WORK REQUEST
Output range, inclusive: from the line containing "8 clocks in total." to the line containing "is incremented: the". Restate those lines from the data below word for word and only those.

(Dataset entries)
■ ■ ■ ■

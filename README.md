# AHPL register-transfer designs in SystemVerilog

AHPL (A Hardware Programming Language) describes a digital system as a
numbered sequence of control steps. Each step performs register transfers
(`A <- B`), drives outputs (`z = 1`), and names the step that follows
(`-> (cond)/(k)`). A design written this way splits into two parts:

* a **control part**, the *hardwired controller*, with one flip-flop per
  step. The flip-flop outputs are the control state lines CSL1, CSL2, ...,
  and exactly one of them is high at any time;
* a **data part**: registers, combinational logic units (CLUNITs such as
  adders and incrementers) and buses. The CSL lines decide which register
  loads and which source each bus takes.

This repository implements the classic teaching examples for that method:

| design | module | what it does | clocks per operation |
|---|---|---|---|
| data selector ("system B") | `data_selector` | forwards a 12-bit word unless the AND of its three nibbles is zero | 8 (dropped) / 10 (forwarded) |
| conditional-transfer system, 6 steps | `cond_seq6` | b/c-selected transfers on A, B, D after a start pulse | 4 or 5 from start to `z` |
| same system, 3 steps | `cond_seq3` | the same effect, using conditional transfers | 2 from start to `z` |
| unsigned multiplier, 5 steps | `unsigned_mult5` | 16x16 shift-and-add | 34 + (number of 1s in X) |
| unsigned multiplier, 3 steps | `unsigned_mult3` | 16x16, one add/shift per clock | 18 |
| Booth multiplier, 7 steps | `booth_mult7` | 16x16 two's complement, radix-2 Booth | 34 + 2 x (01/10 bit pairs) |
| Booth multiplier, 3 steps | `booth_mult3` | 16x16 Booth, one cycle per bit | 18 |
| CLUNITs | `ahpl_adder`, `ahpl_incrementer`, `ahpl_decrementer`, `ahpl_decoder`, `ahpl_comparator` | combinational building blocks | - |

`ahpl_top` places all of them side by side. The designs are independent.
They share only `clk` and `rst`, and each keeps its own ports, named with a
prefix (`ds_`, `c6_`, `c3_`, `u5_`, `u5a_`, `u3_`, `b7_`, `b3_`, `dcd_`,
`dec_`, `cmp_`).

## Reading the RTL: bit numbers and control lines

**Bit numbering.** AHPL numbers bits from the left: `X[0]` is the most
significant bit. Every vector here is declared with an ascending range,
such as `logic [0:15] x`. This keeps the indices the same as in the AHPL
descriptions: `A[0:15]` is the upper half of a 32-bit `A`, and `A[31]` is its
least significant bit. Verilator reports these declarations as ASCRANGE
style warnings. They are intended.

**Controllers.** Each sequential module has a vector `csl[1:K]` of one-hot
step flip-flops. Each flip-flop's next-state equation is the OR of the
conditions that lead to that step. For example, step 2 of the 5-step
multiplier is entered from step 1, or from step 4 while the count is not
finished:
`csl[2] <= csl[1] | (csl[4] & ~cnt_full)`. An assertion in every module checks
that `csl` stays one-hot. `csl` is also a module output. That is how a user,
or a testbench, knows when an output is valid.

**Transfers.** The classic drawings of this style AND each register's clock
with its CSL lines. Here every register is clocked by `clk` and has a clock
enable built from the same lines. A transfer with a condition on the left,
`A * f <- B`, becomes `if (csl[k] && f) a <= b;`. A condition on the right,
`A <- (B ! C) * (g, h)`, becomes a 2-way multiplexer.

**Outputs.** Outputs named in a step (`Z = A` in the last step of a
multiplier, `Z = OUTREG` in the data selector) are AND-gated by that step's
CSL line. They read 0 in every other clock.

**Reset.** A synchronous, active-high `rst` sets every controller to step 1
and clears the registers. The AHPL descriptions define no reset. This one is
added so that simulation and silicon start from a known state.

## The data selector

System B sits between a sender A and a receiver C. In step 1 it raises
`inready` for one clock. The sender must present the 12-bit word on `x` in
the next clock (step 2), when it is stored in `INREG`. Steps 3-4 AND the
three 4-bit fields together into `A[0:3]`. Steps 5-7 OR the four bits of `A`
into the flip-flop `S`, one step per bit. Step 8 branches:

* `S = 0`: the word is dropped and control returns to step 1. This takes
  8 clocks in total.
* `S = 1`: step 9 copies the word to `OUTREG` and raises `outready`. Step 10
  drives it on `z` for one clock. This takes 10 clocks in total.

## Conditional transfers: six steps versus three

The six-step system waits in step 1 for `a = 1`. It then tests `b` and `c` and
applies some of three transfers, in this order:

| b c | transfers |
|---|---|
| 0 x | `D <- A & B`, then `A <- X ^ B` |
| 1 0 | `B <- X \| B`, then `A <- X ^ B` |
| 1 1 | `B <- X \| B`, then `D <- A & B`, then `A <- X ^ B` |

Finally it raises `z` for one clock. `cond_seq3` performs all of this in one
clock. It feeds each later transfer the new value of `B`, `X | B`, instead
of the old one:

```
B * b          <- X | B
D * ~(b & ~c)  <- b ? A & (X | B) : A & B
A              <- b ? X ^ (X | B) : X ^ B
```

D keeps its value only for `b = 1, c = 0`. This follows the six-step
sequence, which skips `D <- A & B` in exactly that case. Three steps is the
minimum: one clock to see `a`, one to do the transfers and one for the `z`
pulse. `X`, `b` and `c` should be held from the `a` pulse until `z`.
`cond_seq6` samples them in steps 2, 3 and 5.

Both modules bring out `a_q`, `b_q` and `d_q`, the contents of A, B and D,
so that the result can be seen. The AHPL system itself has only `z` as
output.

## The multipliers

All four multipliers take `x` (the multiplier) and `y` (the multiplicand) in
step 1 and give the product on `z` while the last CSL line is high. They run
freely: step 1 follows the last step at once, so hold `x`/`y` stable, or
change them only while `csl[1]` is high. The register `A` holds the partial
product in its left half and the not-yet-used multiplier bits in its right
half. `CNT` (4 bits) counts the 16 cycles. The loop test looks at `CNT`
*before* it is incremented: the loop exits in the cycle where `CNT` is all
ones, which is the 16th.

**Unsigned, five steps (`unsigned_mult5`).**

```
1  c, A[0:15] <- 0;  A[16:31] <- X;  B <- Y;  CNT <- 0
2  goto (A[31] ? 3 : 4)
3  c, A[0:15] <- ADD(A[0:15]; B; 0)
4  c, A <- 0, c, A[0:30];  CNT <- CNT + 1;  goto (CNT == 1111 ? 5 : 2)
5  Z = A;  goto 1
```

The carry flip-flop `c` catches the adder's carry out, and the shift in
step 4 moves it into `A[0]`. Parameter `CNT_ON_ADDER = 1` selects a variant
that has no incrementer. In step 4, when the adder is otherwise idle, `CNT`
is counted through the main adder: `0...0,CNT + 0...01`, keeping the low
4 bits. Both variants behave identically clock for clock.

**Unsigned, three steps (`unsigned_mult3`).** Steps 2-4 are folded into one.
If `A[31] = 1`, the 17-bit sum `ADD(A[0:15]; B; 0)` is written one place to
the right, followed by `A[16:30]`. Otherwise `A` is only shifted. As a
result `c` is always 0: it is kept as a register but is not needed.

**Booth, seven steps (`booth_mult7`).** `A` has 33 bits. The extra bit
`A[32]` sits to the right of the multiplier and starts at 0. The pair
`A[31], A[32]` selects the operation:

| A[31] A[32] | action |
|---|---|
| 0 0, 1 1 | shift only |
| 0 1 | `A[0:15] <- A[0:15] + B` |
| 1 0 | `A[0:15] <- A[0:15] + ~B + 1` (subtract) |

Each cycle ends with an arithmetic right shift of all 33 bits
(`A <- A[0], A[0:31]`). The test (step 2), the choice between add and
subtract (step 3), the add (4), the subtract (5) and the shift (6) are
separate steps. A cycle therefore takes 2 clocks without an add and 4 with
one.

**Booth, three steps (`booth_mult3`).** In one clock the adder receives
`A[0:15]`, `B` or `~B`, and carry-in `A[31]`. When the pair differs, the
16-bit sum is written to `A[1:16]`, its sign bit is copied into `A[0]`, and
`A[16:31]` moves to `A[17:32]`. Together these form the arithmetic shift of
the new partial product.

**Known limitation: Booth with Y = -32768.** The Booth accumulator `A[0:15]`
is only 16 bits wide, so adding or subtracting the multiplicand -32768 can
overflow it. For example, 1 x -32768 computes 0 - (-32768) = +32768, which
does not fit. Both Booth modules therefore give a wrong product when
`y = 16'h8000` and `x` is non-zero. Every other pair of operands gives the
exact 32-bit product. A 17-bit accumulator would remove the limitation. That
would depart from the register sizes these designs are built around, so it
was not done.

## Combinational units

* `ahpl_adder #(N)`: `add[0:N] = a + b + cin`. `add[0]` is the carry out and
  `add[1:N]` is the sum.
* `ahpl_incrementer #(N)`: `x + 1` modulo 2^N. All ones wraps to zero.
* `ahpl_decrementer #(N)`: `x - 1` modulo 2^N. It is built as an adder with
  the all-ones vector and carry-in 0.
* `ahpl_decoder #(N)`: `dcd[i] = (x == i)`. `dcd[0]` is the leftmost line.
* `ahpl_comparator #(N)`: `comp[0:2]` is `100` when a > b, `010` when
  a = b and `001` when a < b. The operands are unsigned.

## Simulation

Every file in `rtl/` holds one module. Each `tb/tb_<module>.sv` is a
self-checking testbench. It computes the expected results itself, checks
values and clock counts, and prints `TB_RESULT checks=N failures=M`.
`tb_ahpl_top` runs all the designs at once at their default sizes. It also
counts each mechanism: words forwarded and dropped, every `b,c`
combination, add, subtract and shift-only cycles, and comparator outcomes.
It fails if any of these never happens.

```
verilator --binary --timing --assert -Wno-fatal -Irtl -y rtl \
    --top-module tb_ahpl_top tb/tb_ahpl_top.sv
./obj_dir/Vtb_ahpl_top
```

Replace `tb_ahpl_top` with any other testbench name to test one block. Each
run finishes in well under a second. For `y = 16'h8000` the Booth
testbenches compare the result with a bit-level model of the 16-bit
accumulator, because of the limitation described above. `tb_ahpl_top`
avoids that operand.

## Choices made in this implementation

* Gated register clocks are replaced by clock enables.
* The synchronous reset, the `csl` outputs and the register outputs of the
  conditional-transfer systems are additions.
* Branch conditions follow what each algorithm needs:
  * the unsigned multipliers add when `A[31] = 1`;
  * the Booth multipliers shift only when `A[31] = A[32]`, and subtract with
    `~B` and carry-in 1;
  * all loops run exactly 16 times.
* Default parameter values follow the problem statements: 16-bit
  multipliers, a 12-bit data selector and 8-bit conditional systems. The
  CLUNIT defaults (`N` = 16, 4, 4, 3 and 8) match where each unit is used in
  the top.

■ ■ ■ ■

RESULT OF THIS EXERCISE
  8 clocks in total.
* `S = 1`: step 9 copies the word to `OUTREG` and raises `outready`. Step 10
  drives it on `z` for one clock. This takes 10 clocks in total.

## Conditional transfers: six steps versus three

The six-step system waits in step 1 for `a = 1`. It then tests `b` and `c` and
applies some of three transfers, in this order:

| b c | transfers |
|---|---|
| 0 x | `D <- A & B`, then `A <- X ^ B` |
| 1 0 | `B <- X \| B`, then `A <- X ^ B` |
| 1 1 | `B <- X \| B`, then `D <- A & B`, then `A <- X ^ B` |

Finally it raises `z` for one clock. `cond_seq3` performs all of this in one
clock. It feeds each later transfer the new value of `B`, `X | B`, instead
of the old one:

```
B * b          <- X | B
D * ~(b & ~c)  <- b ? A & (X | B) : A & B
A              <- b ? X ^ (X | B) : X ^ B
```

D keeps its value only for `b = 1, c = 0`. This follows the six-step
sequence, which skips `D <- A & B` in exactly that case. Three steps is the
minimum: one clock to see `a`, one to do the transfers and one for the `z`
pulse. `X`, `b` and `c` should be held from the `a` pulse until `z`.
`cond_seq6` samples them in steps 2, 3 and 5.

Both modules bring out `a_q`, `b_q` and `d_q`, the contents of A, B and D,
so that the result can be seen. The AHPL system itself has only `z` as
output.

## The multipliers

All four multipliers take `x` (the multiplier) and `y` (the multiplicand) in
step 1 and give the product on `z` while the last CSL line is high. They run
freely: step 1 follows the last step at once, so hold `x`/`y` stable, or
change them only while `csl[1]` is high. The register `A` holds the partial
product in its left half and the not-yet-used multiplier bits in its right
half. `CNT` (4 bits) counts the 16 cycles. The loop test looks at `CNT`
*before* it is incremented: the loop exits in the cycle where `CNT` is all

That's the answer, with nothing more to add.